FINOCCHIO“: Per quanto riguarda questa modesta pianta mangereccia, non saprei davvero che proprietà possa avere nel campo che ci interessa, e mi spiace dover ammettere che non mi viene in mente niente. Ma, pur riconoscendo di non aver fatto approfondite ricerche sull’argomento, oserei dire che – probabilmente – il fatto che porti lo stesso nome sia sostanzialmente una coincidenza, e che l’umile finocchio non abbia proprio niente da spartire con il “magico Shamìr”. Quindi, con rincrescimento, manderò anche il finocchio dove sono finite tutte le altre proposte.

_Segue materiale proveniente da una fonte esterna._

# Single-cycle processor for a seven-instruction MIPS subset

This is a processor that runs each instruction in exactly one clock cycle. It
supports `add`, `sub`, `ori`, `lw`, `sw`, `beq` and `j`. In one cycle it fetches
the instruction, decodes it, reads registers, computes in the ALU, accesses data
memory and writes back. The PC, the destination register and, for a store, the
data memory all change together at the next rising clock edge.

Everything except the state elements is combinational. So the design is mostly
about *control*: the value each control point must take for each instruction,
and how the next PC is chosen. The datapath is fixed. A decoder (`main_control`)
turns the 6-bit opcode and function code into nine control signals, and those
signals steer the multiplexers, the extender, the ALU and the write enables.

## Instruction set

| Instr. | Format | op (31:26) | funct (5:0) | Effect |
|---|---|---|---|---|
| add rd, rs, rt | R | 000000 | 100000 | R[rd] = R[rs] + R[rt] |
| sub rd, rs, rt | R | 000000 | 100010 | R[rd] = R[rs] - R[rt] |
| ori rt, rs, imm | I | 001101 | – | R[rt] = R[rs] OR ZeroExt(imm16) |
| lw rt, imm(rs) | I | 100011 | – | R[rt] = MEM[R[rs] + SignExt(imm16)] |
| sw rt, imm(rs) | I | 101011 | – | MEM[R[rs] + SignExt(imm16)] = R[rt] |
| beq rs, rt, imm | I | 000100 | – | if R[rs] == R[rt]: PC = PC + 4 + SignExt(imm16)·4 |
| j target | J | 000010 | – | PC = {PC[31:28], target, 00} |

All other instructions go to PC + 4 and change nothing else.

Field positions:

- R-type: op 31:26, rs 25:21, rt 20:16, rd 15:11, shamt 10:6, funct 5:0.
- I-type: op, rs, rt, then imm16 in 15:0.
- J-type: op, then a 26-bit target in 25:0.

Arithmetic wraps modulo 2^32. There are no overflow traps and no exceptions of
any kind.

## Control: the heart of the design

`main_control` is a pure truth table. Entries shown as `-` are don't-cares. In
this RTL every don't-care is 0, which means zero-extension for ExtOp and add
for ALUctr.

|            | add | sub | ori | lw | sw | beq | j |
|---|---|---|---|---|---|---|---|
| RegDst (1 = rd, 0 = rt) | 1 | 1 | 0 | 0 | - | - | - |
| ALUSrc (1 = immediate, 0 = busB) | 0 | 0 | 1 | 1 | 1 | 0 | - |
| MemtoReg (1 = memory, 0 = ALU) | 0 | 0 | 0 | 1 | - | - | - |
| RegWr | 1 | 1 | 1 | 1 | 0 | 0 | 0 |
| MemWr | 0 | 0 | 0 | 0 | 1 | 0 | 0 |
| nPC_sel (branch) | 0 | 0 | 0 | 0 | 0 | 1 | 0 |
| Jump | 0 | 0 | 0 | 0 | 0 | 0 | 1 |
| ExtOp | - | - | zero | sign | sign | - | - |
| ALUctr | add | sub | or | add | add | sub | - |

Some patterns worth noticing:

- Only `add` and `sub` write `rd`. Every I-type instruction that writes a
  register writes `rt`. That is the reason for the RegDst multiplexer.
- `ori` must zero-extend. `lw` and `sw` must sign-extend, so that negative
  offsets work. A single ExtOp bit covers both cases.
- A don't-care is safe wherever nothing is written. For `sw`, `beq` and `j`,
  RegDst and MemtoReg do not matter because RegWr is 0.

The ALUctr binary codes are a choice of this design, because the instruction
set does not fix them: add = `010`, sub = `110`, or = `001` (`cpu_pkg::alu_ctr_e`).
All control points travel together as the packed struct `cpu_pkg::ctrl_t`.

## Choosing the next PC

This is the part that takes the most care. The PC register holds only bits
31:2. The two low bits are always `00`, so every instruction address is word
aligned. In each cycle `ifu` builds three candidate next PCs:

1. **PC + 4**, from a dedicated adder. The main ALU is busy with the
   instruction itself, so it cannot be used for this.
2. **Branch target**, PC + 4 + {SignExt(imm16), 00}. A second adder adds the
   shifted, sign-extended offset to the PC + 4 value.
3. **Jump target**, {PC[31:28], target, 00}. The top four bits come from the
   current PC, so a jump stays inside the current 256 MB region.

The control does not drive the branch multiplexer directly. Instead it emits
"this is a branch" (`nPC_sel`), and the select is formed from that signal and
the ALU's `Zero` flag. For `beq` the ALU computes R[rs] − R[rt], so Zero = 1
exactly when the two registers are equal:

| nPC_sel | Zero | branch mux select |
|---|---|---|
| 0 | - | 0 (PC + 4) |
| 1 | 0 | 0 (PC + 4) |
| 1 | 1 | 1 (branch target) |

The RTL implements this table as `nPC_sel & Zero`. After the branch mux comes a
second multiplexer, steered by `Jump`. When Jump is 1 it replaces the result
with the jump target. For a `j` the ALU still computes something, and Zero may
be 1. That does not matter: the jump multiplexer wins, and nPC_sel is 0 anyway.

## Datapath

`datapath` holds the register file, the extender, the ALU, the data memory and
three 2-to-1 multiplexers. It works like this:

- `Rw = RegDst ? rd : rt`. The register file reads `busA = R[rs]` and `busB = R[rt]`.
- The ALU's second operand is `ALUSrc ? Ext(imm16) : busB`.
- The ALU result goes to the data memory address and to the write-back multiplexer.
- `busB` is the store data ("Data In").
- `busW = MemtoReg ? DataOut : ALUresult` is written into `Rw` when RegWr is 1.

The register file has 32 registers of 32 bits. It has two combinational read
ports and one write port that is written at the clock edge. Register 0 always
reads as 0 and ignores writes, as in the MIPS instruction set.

## Timing

There is one clock and one rising edge per instruction, so CPI is 1. The clock
period must cover the slowest instruction, which is a load. Its path is:

1. PC clock-to-output
2. instruction memory access
3. register file read
4. 32-bit add in the ALU
5. data memory read
6. register file setup time

Every other instruction uses a subset of this path. Both memories are "ideal":
reads are combinational and writes happen at the clock edge. This suits
simulation and small register-array memories. A synchronous SRAM would need
its read to be moved to the previous edge, and that would no longer be a
single-cycle design.

No timing numbers are built in or checked.

## Interface of `single_cycle_cpu`

| Port | Dir | Width | Meaning |
|---|---|---|---|
| clk | in | 1 | clock, rising edge |
| rst | in | 1 | synchronous reset: PC = 0 |
| imem_we, imem_waddr, imem_wdata | in | 1, 32, 32 | program-load port of the instruction memory (byte address, word data) |
| pc, instr | out | 32, 32 | current PC and the instruction being executed |
| reg_we, reg_waddr, reg_wdata | out | 1, 5, 32 | this cycle's register write (RegWr, Rw, busW) |
| mem_we, mem_addr, mem_wdata | out | 1, 32, 32 | this cycle's data-memory write (MemWr, address, data) |

Parameters `IMEM_WORDS` and `DMEM_WORDS` set the memory sizes. Both default to
256 words and must be powers of two. Addresses wrap at the memory size, and
address bits 1:0 are ignored.

To use the processor:

1. Hold `rst` high.
2. Write the program word by word through the load port.
3. Release `rst`. Execution starts at address 0.

Registers and data memory are not reset. A program must write a location
before it reads it.

## Origin, and where this RTL departs from it

The design follows the single-cycle processor of the Berkeley CS61C lecture
"Single Cycle CPU Control" (Fall 2005). The RTL takes these from the lecture:

- the instruction subset and its encodings;
- the control table, including its don't-cares;
- the names of the control points;
- the next-PC structure: the PC + 4 adder, the branch adder, the branch mux
  driven by the nPC_sel/Zero table, the jump mux, and the PC with fixed `00`
  bits;
- the datapath wiring.

In a few places the lecture's one-line summaries disagree with its detailed
slides. The RTL follows the detailed slides and drawings each time:

- **Stores.** One summary says a store writes R[rs]. The RTL stores R[rt],
  and busB drives the memory's data input.
- **ori.** One summary says `ori` adds. The RTL ORs, as ALUctr = or implies.
- **beq.** One summary adds the branch offset to PC. The RTL adds it to PC + 4.
- **Field labels.** Some drawings pair the field label rt with bits 25:21.
  The RTL uses the instruction-format table: rs is 25:21 and rt is 20:16.

The lecture leaves open which gate turns nPC_sel and Zero into the mux select.
Here it is an AND, which satisfies the lecture's truth table.

## Choices made here that the lecture leaves open

- Memory sizes (256 words each), the program-load port, and the observation outputs.
- A synchronous reset to PC = 0. Registers and memories are not cleared.
- The ALUctr encoding, the don't-cares set to 0, and unknown opcodes treated as no-ops.
- Register 0 hard-wired to zero.
- The rising clock edge is used throughout.
- An assertion in `main_control` checks one rule: at most one of RegWr,
  MemWr, nPC_sel and Jump is set for any instruction.

## Files

| File | Contents |
|---|---|
| `rtl/cpu_pkg.sv` | opcodes, funct codes, ALUctr and ExtOp enums, `ctrl_t`, field helpers |
| `rtl/single_cycle_cpu.sv` | top: `ifu` + `main_control` + `datapath` |
| `rtl/ifu.sv` | PC register, PC + 4 and branch adders, branch and jump muxes, instruction memory |
| `rtl/inst_mem.sv` | instruction memory with load port |
| `rtl/main_control.sv` | the control truth table |
| `rtl/datapath.sv` | RegDst/ALUSrc/MemtoReg muxes around the blocks below |
| `rtl/regfile.sv`, `rtl/extender.sv`, `rtl/alu.sv`, `rtl/data_mem.sv` | datapath blocks |
| `tb/tb_<module>.sv` | one self-checking testbench per module |

## Simulating

Each testbench prints `TB_RESULT checks=N failures=M` and stops. For example,
the end-to-end test:

```
verilator --binary --timing -y rtl -Irtl rtl/cpu_pkg.sv \
  tb/tb_single_cycle_cpu.sv --top-module tb_single_cycle_cpu -o sim
./obj_dir/sim
```

Replace `tb_single_cycle_cpu` with any other testbench to run it.

## What the tests cover

- **End to end** (`tb_single_cycle_cpu`, default sizes).
  - *Program.* The testbench generates a program. It gives every register a
    value with `ori` and fills a window of data memory with `sw`. A directed
    stretch follows: a write to register 0, a negative-offset store/load pair,
    an untaken and a taken `beq`, and a `j`. Then about 170 random
    instructions run, with forward branches and jumps only, ending in a `j .`.
  - *Reference model.* An instruction-level model runs the same program.
    Every cycle the testbench compares PC, instruction, register write and
    memory write against the model, so it also checks that one instruction
    retires per clock.
  - *Coverage.* It counts each instruction kind, taken and untaken branches,
    jumps, negative sign-extended offsets, `ori` with imm16[15] = 1 and
    ignored writes to register 0. It fails if any count is zero.
- **Per block.** Each block has its own testbench: the decoder against the
  table above, including unknown codes; the ALU and extender against reference
  arithmetic; the fetch unit under random nPC_sel/Zero/Jump with a reference
  PC; the datapath against shadow registers and memory; and the register file
  and both memories against shadow arrays.

## Limits

- Only the seven instructions above are supported. Anything else is a no-op.
- There are no byte or halfword accesses, no interrupts, exceptions or
  overflow detection, and no I/O devices.
- Misaligned addresses are silently truncated to word addresses.
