// cpu_pkg: types and constants shared by the single-cycle MIPS-subset
// processor.
//
// The instruction formats (R-type op/rs/rt/rd/shamt/funct, I-type op/rs/rt/
// immediate, J-type op/target) and the op and funct codes of the seven
// instructions (add, sub, ori, lw, sw, beq, j) are the MIPS ones. The
// encoding of the 3-bit ALUctr field is not fixed by the instruction set;
// the codes below are this design's choice. The seven instructions, their
// codes and the control points follow the Berkeley CS61C lecture "Single
// Cycle CPU Control" (2005).
package cpu_pkg;

  // Primary opcodes, instruction bits <31:26>.
  typedef enum logic [5:0] {
    OP_RTYPE = 6'b00_0000,
    OP_J     = 6'b00_0010,
    OP_BEQ   = 6'b00_0100,
    OP_ORI   = 6'b00_1101,
    OP_LW    = 6'b10_0011,
    OP_SW    = 6'b10_1011
  } opcode_e;

  // R-type function codes, instruction bits <5:0>.
  typedef enum logic [5:0] {
    FUNCT_ADD = 6'b10_0000,
    FUNCT_SUB = 6'b10_0010
  } funct_e;

  // ALUctr<2:0>.
  typedef enum logic [2:0] {
    ALU_ADD = 3'b010,
    ALU_SUB = 3'b110,
    ALU_OR  = 3'b001
  } alu_ctr_e;

  // ExtOp: zero or sign extension of imm16.
  typedef enum logic {
    EXT_ZERO = 1'b0,
    EXT_SIGN = 1'b1
  } ext_op_e;

  // Control points of the datapath and the fetch unit.
  typedef struct packed {
    logic     reg_dst;    // 0: write rt, 1: write rd
    logic     alu_src;    // 0: ALU B = busB, 1: ALU B = extended immediate
    logic     mem_to_reg; // 0: busW = ALU result, 1: busW = data memory
    logic     reg_wr;     // write the register file
    logic     mem_wr;     // write the data memory
    logic     npc_sel;    // 1: branch instruction (taken when Zero)
    logic     jump;       // 1: jump instruction
    ext_op_e  ext_op;     // immediate extension
    alu_ctr_e alu_ctr;    // ALU operation
  } ctrl_t;

  // Instruction fields, viewed as an R-type word. I-type instructions use
  // rd/shamt/funct together as imm16; J-type uses rs..funct as the target.
  typedef struct packed {
    logic [5:0] op;     // 31:26
    logic [4:0] rs;     // 25:21
    logic [4:0] rt;     // 20:16
    logic [4:0] rd;     // 15:11
    logic [4:0] shamt;  // 10:6
    logic [5:0] funct;  // 5:0
  } instr_t;

endpackage
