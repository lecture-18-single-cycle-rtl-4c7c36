// alu: the 32-bit arithmetic-logic unit of the single-cycle datapath.
//
// ALUctr selects add, subtract or bitwise or of A and B. The Zero output is 1
// when the result is all zeros; with ALUctr = subtract it tells beq whether
// R[rs] == R[rt]. Purely combinational: the result settles within the cycle.
// Any ALUctr code other than the three used ones gives the sum (this
// design's choice; the control never produces such a code). The three
// operations, the 3-bit ALUctr and the Zero flag follow the lecture; the
// binary ALUctr codes are this design's (see cpu_pkg).
module alu
  import cpu_pkg::*;
(
  input  logic [31:0] a,
  input  logic [31:0] b,
  input  alu_ctr_e    alu_ctr,
  output logic [31:0] result,
  output logic        zero
);
  always_comb begin
    unique case (alu_ctr)
      ALU_SUB: result = a - b;
      ALU_OR:  result = a | b;
      default: result = a + b;
    endcase
  end
  assign zero = (result == 32'h0);
endmodule
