// tb_alu: checks add, subtract and or, and the Zero flag, against 64-bit
// reference arithmetic truncated to 32 bits, on edge cases and random
// operands (equal operands included so that Zero is exercised both ways).
module tb_alu;
  import cpu_pkg::*;
  logic [31:0] a, b, result;
  alu_ctr_e    alu_ctr;
  logic        zero;
  int checks = 0, failures = 0;

  alu dut (.a(a), .b(b), .alu_ctr(alu_ctr), .result(result), .zero(zero));

  task automatic check(input logic [31:0] x, input logic [31:0] y);
    longint unsigned ref_v;
    for (int op = 0; op < 3; op++) begin
      a = x; b = y;
      case (op)
        0: begin alu_ctr = ALU_ADD; ref_v = longint'(x) + longint'(y); end
        1: begin alu_ctr = ALU_SUB; ref_v = longint'(x) - longint'(y); end
        default: begin alu_ctr = ALU_OR; ref_v = longint'(x | y); end
      endcase
      #1;
      checks++;
      if (result != ref_v[31:0] || zero != (ref_v[31:0] == 0)) begin
        failures++;
        $display("FAIL op=%0d a=%h b=%h res=%h zero=%b", op, x, y, result, zero);
      end
    end
  endtask

  initial begin
    #100000;
    failures++;
    $display("watchdog expired");
    $display("TB_RESULT checks=%0d failures=%0d", checks, failures);
    $finish;
  end

  initial begin
    logic [31:0] r;
    check(0, 0); check(32'hFFFF_FFFF, 1); check(32'h8000_0000, 32'h8000_0000);
    check(5, 7); check(7, 5); check(32'h1234_5678, 32'h1234_5678);
    repeat (300) begin
      r = $urandom;
      check(r, ($urandom_range(0, 3) == 0) ? r : $urandom);
    end
    $display("TB_RESULT checks=%0d failures=%0d", checks, failures);
    $finish;
  end
endmodule
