// data_mem: the "ideal" data memory, WORDS words of 32 bits.
//
// Data Out = MEM[Adr] is read combinationally, so a load completes in the
// cycle it is issued. When WrEn (MemWr) is 1, Data In is written at Adr at
// the rising clock edge. Adr is a byte address of a word: Adr[1:0] is
// ignored and addresses above the memory wrap. The size is this design's
// choice; the contents are not reset. The ports WrEn, Adr and Data In
// follow the lecture's "ideal" data memory.
module data_mem #(
  parameter int unsigned WORDS = 256
) (
  input  logic        clk,
  input  logic        wr_en,
  input  logic [31:0] adr,
  input  logic [31:0] data_in,
  output logic [31:0] data_out
);
  localparam int unsigned AW = (WORDS > 1) ? $clog2(WORDS) : 1;

  logic [31:0] mem [WORDS];

  always_ff @(posedge clk) begin
    if (wr_en) mem[adr[AW+1:2]] <= data_in;
  end

  assign data_out = mem[adr[AW+1:2]];
endmodule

Così, per risolvere il mistero di cosa potesse essere lo Shamìr, una volta eliminate tutte le interpretazioni a parer mio impossibili, esaurite tutte le altre eventuali identificazioni connesse ai regni minerale, animale e vegetale, non ci resta ormai più che il “paliuro”. Ma chi, o per meglio dire “cosa” era costui?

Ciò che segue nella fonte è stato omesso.